═════ GIVEN DATA

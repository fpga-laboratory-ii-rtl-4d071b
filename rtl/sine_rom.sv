// Angle look-up table of the Box-Muller transform, with two read ports.
//
// Holds, for each of the 512 uniform indices i, sin(2 pi v_i) with
// v_i = (i + 0.5) / 512, as a signed 9-bit fixed-point number with a scale
// of 128. Scaling by a power of two (instead of the 255 that would fill the
// word) keeps the product's scale a power of two. The largest entry is 128
// (127 when rounded down), which still fits the signed 9-bit word.
//
// The cosine is not stored separately: cos(2 pi v) = sin(2 pi v + pi/2), and
// a quarter turn is 128 entries, so the second port reads entry
// (i + 128) mod 512. The 9-bit address addition wraps naturally.
//
// Contents are computed at elaboration time (rand_pkg::make_sine_table) and
// rounded to nearest by default, as the original table generator does;
// ROUND_NEAREST = 0 rounds down instead, which reproduces the published
// sample entries.
//
// Interface: addr (9-bit index) in; sin_q and cos_q (signed 9-bit) out.
// Timing: purely combinational.
module sine_rom
  import rand_pkg::*;
#(
  parameter int unsigned DEPTH = ROM_DEPTH,   // must equal 2^UNI_W
  parameter int unsigned SCALE = SIN_SCALE,   // documented scale; the table uses SIN_SCALE
  parameter bit          ROUND_NEAREST = 1'b1   // 1: round to nearest (default), 0: round down
) (
  input  uniform_t  addr,
  output rom_word_t sin_q,
  output rom_word_t cos_q
);

  localparam rom_t     TABLE   = make_sine_table(ROUND_NEAREST);
  localparam uniform_t QUARTER = uniform_t'(ROM_DEPTH / 4);

  uniform_t cos_addr;

  initial begin
    assert (DEPTH == ROM_DEPTH && SCALE == SIN_SCALE)
      else $error("sine_rom: DEPTH/SCALE must match rand_pkg");
  end

  assign cos_addr = addr + QUARTER;     // wraps modulo 512
  assign sin_q    = TABLE[addr];
  assign cos_q    = TABLE[cos_addr];

endmodule
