// Testbench for sine_rom, both roundings. An instance with ROUND_NEAREST = 0
// must hold the published sample entries (stored as 9-bit words, so 508 is
// -4); for every address its sine port must equal floor(128 sin(2 pi v)) and
// its cosine port floor(128 cos(2 pi v)), computed with real arithmetic.
// The default instance (round to nearest) is checked against the same
// values rounded to nearest.
module sine_rom_tb;
  import snow_ref_pkg::*;

  logic [8:0]        addr;
  logic signed [8:0] s, c, s_n, c_n;
  int checks = 0, failures = 0;

  sine_rom #(.ROUND_NEAREST(1'b0)) dut (.addr(addr), .sin_q(s), .cos_q(c));
  sine_rom dut_n (.addr(addr), .sin_q(s_n), .cos_q(c_n));

  initial begin
    #100000;
    failures++;
    $display("watchdog expired");
    $display("TB_RESULT checks=%0d failures=%0d", checks, failures);
    $finish;
  end

  task automatic chk(int got, int exp, int a, string what);
    checks++;
    if (got != exp) begin
      failures++;
      $display("FAIL %s addr %0d: got %0d expected %0d", what, a, got, exp);
    end
  endtask

  initial begin
    static int sample_addr[8] = '{0, 1, 2, 3, 45, 509, 510, 511};
    static int sample_word[8] = '{0, 2, 3, 5, 67, 508, 509, 511};
    foreach (sample_addr[k]) begin
      addr = 9'(sample_addr[k]); #1;
      chk(int'($unsigned(s)), sample_word[k], sample_addr[k], "sample word");
    end
    for (int i = 0; i < 512; i++) begin
      addr = 9'(i); #1;
      chk(int'(s), sin_q(i), i, "sine");
      chk(int'(c), cos_q(i), i, "cosine");
      chk(int'(s_n), sin_n(i), i, "sine nearest");
      chk(int'(c_n), cos_n(i), i, "cosine nearest");
    end
    $display("TB_RESULT checks=%0d failures=%0d", checks, failures);
    $finish;
  end
endmodule
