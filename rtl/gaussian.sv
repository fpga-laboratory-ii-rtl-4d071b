// Box-Muller normal random number generator, fixed point, combinational.
//
// Given two independent uniform variates u and v in (0,1), the pair
//   z1 = sqrt(-2 ln u) cos(2 pi v),  z2 = sqrt(-2 ln u) sin(2 pi v)
// is a pair of independent standard normal variates. Here u and v are 9-bit
// indices (value (i + 0.5) / 512), the radius comes from ln_rom (scale 64)
// and sine and cosine from the two ports of sine_rom (scale 128). Each output
// is a 9 x 9 signed product, an 18-bit two's complement number whose real
// value is n / 2^13. The 9-bit words fit the 9 x 9 mode of common FPGA DSP
// multipliers.
//
// Interface: u, v (9-bit) in; n1 (cosine branch) and n2 (sine branch),
// signed 18-bit, out.
// Timing: purely combinational: two table reads and a multiply.
// Precision: with the default round-to-nearest tables the radius entry is
// within 1/128 and the sine entry within 1/256, so |z * 2^13 - n| stays below
// 119 + 64 (+ the product of the two errors) = 184; round-down tables
// (ROUND_NEAREST = 0) double both errors, bound 366.
module gaussian
  import rand_pkg::*;
#(
  parameter bit ROUND_NEAREST = 1'b1   // table rounding: 1 nearest (default), 0 down
) (
  input  uniform_t u,
  input  uniform_t v,
  output normal_t  n1,
  output normal_t  n2
);

  rom_word_t radius;   // sqrt(-2 ln u) * 64
  rom_word_t s_val;    // sin(2 pi v)  * 128
  rom_word_t c_val;    // cos(2 pi v)  * 128

  ln_rom   #(.ROUND_NEAREST(ROUND_NEAREST)) u_ln   (.addr(u), .data(radius));
  sine_rom #(.ROUND_NEAREST(ROUND_NEAREST)) u_sine (.addr(v), .sin_q(s_val), .cos_q(c_val));

  assign n1 = NORM_W'(radius * c_val);
  assign n2 = NORM_W'(radius * s_val);

endmodule
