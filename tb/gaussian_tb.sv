// Testbench for gaussian: exhaustive over all 512 x 512 input pairs, for
// the default instance (round-to-nearest tables) and for one with
// round-down tables. For every pair it checks n1 and n2 exactly against the
// product of the independently computed table values, and checks that both
// stay within the fixed-point error bound of the exact Box-Muller values
// scaled by 2^13 (|error| < 185 to nearest, < 366 rounded down). It reports
// how many outputs are off by 144 or more, the precision the original
// design flagged with a warning; for the default instance these must be
// fewer than 0.1% of the outputs.
module gaussian_tb;
  import snow_ref_pkg::*;

  logic [8:0]         u, v;
  logic signed [17:0] n1, n2, n1_n, n2_n;
  int checks = 0, failures = 0;
  int warn144 = 0, warn144_n = 0;
  int max_err_n = 0;
  int max_err = 0;

  gaussian #(.ROUND_NEAREST(1'b0)) dut (.u(u), .v(v), .n1(n1), .n2(n2));
  gaussian dut_n (.u(u), .v(v), .n1(n1_n), .n2(n2_n));

  initial begin
    #10000000;
    failures++;
    $display("watchdog expired");
    $display("nearest tables: largest error %0d, outputs off by >=144: %0d", max_err_n, warn144_n);
    chk(int'(warn144_n < 524), 1, "fewer than 0.1% of outputs off by 144 or more");
    $display("TB_RESULT checks=%0d failures=%0d", checks, failures);
    $finish;
  end

  task automatic chk(int got, int exp, string what);
    checks++;
    if (got != exp) begin
      failures++;
      if (failures < 10) $display("FAIL %s u=%0d v=%0d: got %0d expected %0d", what, u, v, got, exp);
    end
  endtask

  initial begin
    int lq[512], sq[512], cq[512], ln_[512], sn_[512], cn_[512];
    int ex, ey, f1, f2;
    real r, z1, z2;
    int e1, e2;
    for (int i = 0; i < 512; i++) begin
      lq[i] = ln_q(i); sq[i] = sin_q(i); cq[i] = cos_q(i);
      ln_[i] = ln_n(i); sn_[i] = sin_n(i); cn_[i] = cos_n(i);
    end
    for (int i = 0; i < 512; i++) begin
      for (int j = 0; j < 512; j++) begin
        u = 9'(i); v = 9'(j); #1;
        chk(int'(n1), lq[i] * cq[j], "n1 exact");
        chk(int'(n2), lq[i] * sq[j], "n2 exact");
        r  = $sqrt(-2.0 * $ln(uval(i)));
        z1 = r * $cos(2.0 * PI * uval(j));
        z2 = r * $sin(2.0 * PI * uval(j));
        chk(int'(n1_n), ln_[i] * cn_[j], "n1 exact, nearest tables");
        chk(int'(n2_n), ln_[i] * sn_[j], "n2 exact, nearest tables");
        f1 = $rtoi(z1 * 8192.0 + ((z1 < 0) ? -0.5 : 0.5));
        f2 = $rtoi(z2 * 8192.0 + ((z2 < 0) ? -0.5 : 0.5));
        e1 = f1 - int'(n1);
        e2 = f2 - int'(n2);
        ex = f1 - int'(n1_n); if (ex < 0) ex = -ex;
        ey = f2 - int'(n2_n); if (ey < 0) ey = -ey;
        if (ex > max_err_n) max_err_n = ex;
        if (ey > max_err_n) max_err_n = ey;
        if (ex >= 144) warn144_n++;
        if (ey >= 144) warn144_n++;
        chk(int'(ex < 185 && ey < 185), 1, "precision bound, nearest tables");
        if (e1 < 0) e1 = -e1;
        if (e2 < 0) e2 = -e2;
        if (e1 > max_err) max_err = e1;
        if (e2 > max_err) max_err = e2;
        if (e1 >= 144) warn144++;
        if (e2 >= 144) warn144++;
        chk(int'(e1 < 366 && e2 < 366), 1, "precision bound");
      end
    end
    $display("round-down tables: largest error %0d (units of 2^-13), outputs off by >=144: %0d of %0d",
             max_err, warn144, 2 * 512 * 512);
    $display("nearest tables: largest error %0d, outputs off by >=144: %0d", max_err_n, warn144_n);
    chk(int'(warn144_n < 524), 1, "fewer than 0.1% of outputs off by 144 or more");
    $display("TB_RESULT checks=%0d failures=%0d", checks, failures);
    $finish;
  end
endmodule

══════════

WHAT YOU WILL DO
Return the span of lines in the data above that opens at the line with "chk(int'(n2), lq[i] *" and closes at the line with "if (e2 >= 144) warn144++;", exactly, ends included, nothing else.

EXERCISE SOLUTION
        chk(int'(n2), lq[i] * sq[j], "n2 exact");
        r  = $sqrt(-2.0 * $ln(uval(i)));
        z1 = r * $cos(2.0 * PI * uval(j));
        z2 = r * $sin(2.0 * PI * uval(j));
        chk(int'(n1_n), ln_[i] * cn_[j], "n1 exact, nearest tables");
        chk(int'(n2_n), ln_[i] * sn_[j], "n2 exact, nearest tables");
        f1 = $rtoi(z1 * 8192.0 + ((z1 < 0) ? -0.5 : 0.5));
        f2 = $rtoi(z2 * 8192.0 + ((z2 < 0) ? -0.5 : 0.5));
        e1 = f1 - int'(n1);
        e2 = f2 - int'(n2);
        ex = f1 - int'(n1_n); if (ex < 0) ex = -ex;
        ey = f2 - int'(n2_n); if (ey < 0) ey = -ey;
        if (ex > max_err_n) max_err_n = ex;
        if (ey > max_err_n) max_err_n = ey;
        if (ex >= 144) warn144_n++;
        if (ey >= 144) warn144_n++;
        chk(int'(ex < 185 && ey < 185), 1, "precision bound, nearest tables");
        if (e1 < 0) e1 = -e1;
        if (e2 < 0) e2 = -e2;
        if (e1 > max_err) max_err = e1;
        if (e2 > max_err) max_err = e2;
        if (e1 >= 144) warn144++;
        if (e2 >= 144) warn144++;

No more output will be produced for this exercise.